In the case at bar a deposition of the husband's treating therapist would
provide a potential for abuse without court supervision. The husband's
treatment, in part, may be relevant, but there very well may be other areas of
the therapeutic relationship unrelated to the issue at bar which should not be
disclosed. As such, testimony in court, subject to objection and argument on
relevancy would be more appropriate than deposition testimony. Similarly, an
unrestricted order to disclose all notes, would also be too broad. The notes,
though, may be germane to trial preparation if the wife is going to call the
husband's therapist as a witness. As such, the court will conduct an in camera
inspection of the treating therapist's notes for the court review as to
relevance and subject to redaction (People ex rel. Hickox v. Hickox, 64 A.D.2d 412, 410 N.Y.S.2d 81
[1 Dept., 1978]). The notes shall be produced on October 21, 2008, in a sealed envelope for this court to determine
which portion of these documents, if any, must be turned over to the wife's
counsel, subject to redaction.
Counsel Fees
Defendant requests that this Court award him counsel fees in the amount of
$25,000.00. Defendant concedes that he is a Yale
Law School graduate, employed as an associate at a major New York law firm and he earned $200, 000.00 in 2007. The wife
claims that the husband is working as a part-time associate only and that had
he been employed full time, his earnings would be approximately $300,000.00
(defendant asserts that he works 40 hours a week). The wife also claims that
husband has liquid assets of $206,000.00 and loaned $100,000.00 to friend in
the year of 2003, which remains unpaid. The husband claims that his income is
limited because of his child care responsibilities and that the income he
earned in 2007 was an aberration. He claims that in most years he earned
approximately $70,000.00 a year in contrast to the wife's earnings which
exceeded $200,000.00 a year.
At the Court's request the wife's recently filed tax returns for 2007 were
produced. She is a non-tenured faculty member in the department of theology at
a university where she earns an annual income of $47,500.00. The wife is also
the beneficiary of a family trust which paid to her taxable interest in the
amount of $195, 954.00 and dividends of $111,177.00 with a $3,000.00 deduction
for a capital loss, she has an adjusted gross income of $306, 131.00. The wife
concedes at oral argument that from these monies legal fees in 2007 of
$118,300.00 were paid. The husband spent $65,000 in legal fees2. The
wife further avers that she receives no child support from the husband and she
pays 100 percent of the childrens' private school tuition.

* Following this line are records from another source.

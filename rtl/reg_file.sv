// reg_file: 32 x 32-bit register file with two read ports and one write port.
//
// X_do and Y_do are read asynchronously from addresses x_ra and y_ra. On the
// rising clock edge, when rwe is high, z_di is written to register z_wa.
// Register 0 is the constant zero of the ISA: writes to it are dropped and it
// always reads 0. A synchronous active-low reset clears every register (this
// design's choice). A write and a read of the same register in one cycle
// return the old value; the new one is visible after the edge.
module reg_file #(
  parameter int unsigned WIDTH = 32,
  parameter int unsigned DEPTH = 32,
  localparam int unsigned AW   = $clog2(DEPTH)
) (
  input  logic             clk,
  input  logic             rst_n,
  input  logic             rwe,
  input  logic [AW-1:0]    z_wa,
  input  logic [WIDTH-1:0] z_di,
  input  logic [AW-1:0]    x_ra,
  input  logic [AW-1:0]    y_ra,
  output logic [WIDTH-1:0] x_do,
  output logic [WIDTH-1:0] y_do
);

  logic [WIDTH-1:0] regs [DEPTH];

  always_ff @(posedge clk) begin
    if (!rst_n) begin
      for (int i = 0; i < DEPTH; i++) regs[i] <= '0;
    end else if (rwe && z_wa != '0) begin
      regs[z_wa] <= z_di;
    end
  end

  assign x_do = (x_ra == '0) ? '0 : regs[x_ra];
  assign y_do = (y_ra == '0) ? '0 : regs[y_ra];

endmodule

The wife requests this court to direct a sum of $45,000.00, which is currently
being held in escrow from the proceeds of the sale of the marital property in Pennsylvania to be distributed, at this time, equally to the
parties to pay for counsel fees.
Domestic Relation Law Section 237
Domestic Relation Law 237 [a] permits the court to direct either spouse to pay
counsel fees to the other "to enable that spouse to carry on or defend the
action or proceeding as, in the court's discretion, justice requires, having
regard to the circumstances of the case and of the respective parties."
The award of counsel and accountant's fees is controlled by the equities and
circumstances of each particular case (see Levy v. Levy, 4 AD3d 398 [2 Dept 2004], citing Domestic
Relations Law 237 [a], [d]; DeCabrera v. Cabrera-Rosete, 70 NY2d 879, 881 [1987]; Kearns v. Kearns, 270 AD2d 392, 393 [2 Dept., 2000], appeal
denied 95 NY2d 760 [2000]; see Schek v. Schek 49 A.D.3d 625, 856 N.Y.S.2d 127 [2 Dept.,2008]).
"The intent of the provision is to ensure a just resolution of the issues
by creating a more level playing field with respect to the parties' respective
abilities to pay counsel, 'to make sure that marital litigation is shaped not
by the power of the bankroll but by the power of the evidence'" (Silverman v. Silverman, 304 AD2d 41, 48, 756 N.Y.S.2d 14 [1
Dept., 2003], quoting Scheinkman, Practice Commentaries, McKinney's Cons
Laws of NY, Book 14, Domestic Relations Law C237:1, at 6, citing O'Shea v. O'Shea, 93 NY2d 187 [1999]). "A counsel fee
award helps reduce what would otherwise be a substantial advantage to the
non-monied spouse. Such awards are 'designed to redress the economic disparity
between the monied spouse and the non-monied spouse' and ensure that 'the
matrimonial scales of justice are not unbalanced by the weight of the wealthier
litigant's wallet'" (Kaplan v. Kaplan, 28 A.D.3d 523, 812 NYS2d 360 [2 Dept. 2006],
quoting Frankel v. Frankel, 2 N.Y.3d 601, 607, 781 N.Y.S.2d 59 [2004],
quoting O'Shea v. O'Shea, 93 NY2d 187, 190, 689 N.Y.S.2d 8 [1999]).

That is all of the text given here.